PROBLEM TO SOLVE: Find the string "released" in the records. Copy every line it appears in.

RECORDS SHOWN:
◆ ◆ ◆ ◆ ◆ ◆ ◆

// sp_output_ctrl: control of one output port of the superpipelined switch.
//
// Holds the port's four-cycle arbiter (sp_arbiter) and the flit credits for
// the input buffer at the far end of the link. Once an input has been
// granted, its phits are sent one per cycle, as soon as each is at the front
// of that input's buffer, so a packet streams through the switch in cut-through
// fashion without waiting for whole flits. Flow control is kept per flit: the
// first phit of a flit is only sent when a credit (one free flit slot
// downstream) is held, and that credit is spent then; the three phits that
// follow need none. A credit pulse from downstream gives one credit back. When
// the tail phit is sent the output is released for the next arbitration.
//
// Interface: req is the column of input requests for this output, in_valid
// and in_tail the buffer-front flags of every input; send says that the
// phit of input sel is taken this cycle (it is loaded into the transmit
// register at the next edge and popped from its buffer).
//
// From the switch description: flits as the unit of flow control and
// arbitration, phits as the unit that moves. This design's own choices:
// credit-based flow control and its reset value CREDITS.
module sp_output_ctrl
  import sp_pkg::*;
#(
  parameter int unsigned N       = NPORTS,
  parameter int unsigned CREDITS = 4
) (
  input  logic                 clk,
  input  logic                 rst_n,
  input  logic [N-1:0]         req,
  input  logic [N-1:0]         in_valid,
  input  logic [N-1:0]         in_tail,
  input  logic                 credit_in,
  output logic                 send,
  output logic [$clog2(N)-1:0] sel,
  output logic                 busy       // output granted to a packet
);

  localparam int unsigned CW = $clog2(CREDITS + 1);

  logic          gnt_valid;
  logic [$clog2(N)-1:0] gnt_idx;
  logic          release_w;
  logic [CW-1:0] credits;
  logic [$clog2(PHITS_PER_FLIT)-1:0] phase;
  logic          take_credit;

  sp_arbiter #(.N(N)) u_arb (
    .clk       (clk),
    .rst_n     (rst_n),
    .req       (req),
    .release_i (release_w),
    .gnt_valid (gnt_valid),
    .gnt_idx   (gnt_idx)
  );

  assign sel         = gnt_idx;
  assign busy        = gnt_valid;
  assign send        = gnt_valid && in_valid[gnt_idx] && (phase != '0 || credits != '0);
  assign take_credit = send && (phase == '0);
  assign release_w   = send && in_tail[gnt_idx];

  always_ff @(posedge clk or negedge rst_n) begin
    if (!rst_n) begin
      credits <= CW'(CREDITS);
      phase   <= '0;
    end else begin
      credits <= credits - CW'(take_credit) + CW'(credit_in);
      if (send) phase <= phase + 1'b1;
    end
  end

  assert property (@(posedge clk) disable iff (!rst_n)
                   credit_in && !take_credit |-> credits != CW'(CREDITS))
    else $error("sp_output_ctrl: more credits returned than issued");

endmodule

◆ ◆ ◆ ◆ ◆ ◆ ◆

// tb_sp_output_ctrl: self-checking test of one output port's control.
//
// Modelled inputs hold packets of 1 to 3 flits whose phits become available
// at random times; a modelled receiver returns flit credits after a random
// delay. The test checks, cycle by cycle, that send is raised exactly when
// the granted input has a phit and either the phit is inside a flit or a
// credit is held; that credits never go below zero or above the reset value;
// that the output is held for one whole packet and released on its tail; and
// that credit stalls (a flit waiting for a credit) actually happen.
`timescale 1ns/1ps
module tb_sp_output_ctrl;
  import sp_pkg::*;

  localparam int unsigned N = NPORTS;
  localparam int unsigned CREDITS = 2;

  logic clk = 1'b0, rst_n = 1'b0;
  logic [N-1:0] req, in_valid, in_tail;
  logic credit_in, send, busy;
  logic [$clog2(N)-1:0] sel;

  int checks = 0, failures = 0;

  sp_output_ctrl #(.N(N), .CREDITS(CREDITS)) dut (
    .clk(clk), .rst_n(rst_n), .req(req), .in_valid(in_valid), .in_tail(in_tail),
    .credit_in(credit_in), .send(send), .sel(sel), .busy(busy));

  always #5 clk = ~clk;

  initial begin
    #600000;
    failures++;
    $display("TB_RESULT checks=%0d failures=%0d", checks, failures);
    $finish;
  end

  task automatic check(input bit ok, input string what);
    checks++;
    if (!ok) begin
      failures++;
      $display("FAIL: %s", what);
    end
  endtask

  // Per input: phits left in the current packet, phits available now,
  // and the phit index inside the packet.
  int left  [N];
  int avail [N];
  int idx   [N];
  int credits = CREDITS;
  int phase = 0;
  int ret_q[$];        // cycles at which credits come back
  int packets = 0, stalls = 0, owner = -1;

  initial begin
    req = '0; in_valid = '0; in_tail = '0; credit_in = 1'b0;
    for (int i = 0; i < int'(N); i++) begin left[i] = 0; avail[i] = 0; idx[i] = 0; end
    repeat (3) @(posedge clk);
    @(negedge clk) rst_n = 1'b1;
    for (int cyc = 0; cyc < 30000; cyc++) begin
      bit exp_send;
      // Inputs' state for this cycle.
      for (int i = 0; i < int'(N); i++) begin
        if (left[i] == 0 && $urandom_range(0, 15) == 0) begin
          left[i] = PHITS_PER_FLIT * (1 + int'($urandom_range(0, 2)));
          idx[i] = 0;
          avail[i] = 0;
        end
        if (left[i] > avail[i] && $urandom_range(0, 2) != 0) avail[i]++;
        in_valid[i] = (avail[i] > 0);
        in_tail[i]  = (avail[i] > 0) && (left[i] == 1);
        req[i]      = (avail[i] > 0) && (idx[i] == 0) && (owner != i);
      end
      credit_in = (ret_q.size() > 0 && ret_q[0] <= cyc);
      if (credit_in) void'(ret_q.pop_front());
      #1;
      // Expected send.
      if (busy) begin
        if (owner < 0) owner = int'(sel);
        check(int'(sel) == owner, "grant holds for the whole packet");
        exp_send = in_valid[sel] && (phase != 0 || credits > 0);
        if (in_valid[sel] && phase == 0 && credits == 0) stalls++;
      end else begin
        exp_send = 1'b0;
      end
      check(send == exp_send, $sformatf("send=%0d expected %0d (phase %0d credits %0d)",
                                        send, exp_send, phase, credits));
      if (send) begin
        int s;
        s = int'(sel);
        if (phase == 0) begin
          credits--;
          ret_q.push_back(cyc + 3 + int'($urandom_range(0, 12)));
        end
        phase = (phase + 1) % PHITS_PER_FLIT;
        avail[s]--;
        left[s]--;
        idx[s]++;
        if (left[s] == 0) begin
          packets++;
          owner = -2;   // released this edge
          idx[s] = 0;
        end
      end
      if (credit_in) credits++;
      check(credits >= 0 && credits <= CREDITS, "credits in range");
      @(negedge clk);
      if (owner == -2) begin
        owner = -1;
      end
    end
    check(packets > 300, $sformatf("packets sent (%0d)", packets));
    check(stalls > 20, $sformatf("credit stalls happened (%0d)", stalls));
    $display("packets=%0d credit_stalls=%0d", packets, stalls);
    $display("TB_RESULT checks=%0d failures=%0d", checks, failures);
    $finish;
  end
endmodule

◆ ◆ ◆ ◆ ◆ ◆ ◆

ANSWER SPACE:
// the tail phit is sent the output is released for the next arbitration.
// that the output is held for one whole packet and released on its tail; and
          owner = -2;   // released this edge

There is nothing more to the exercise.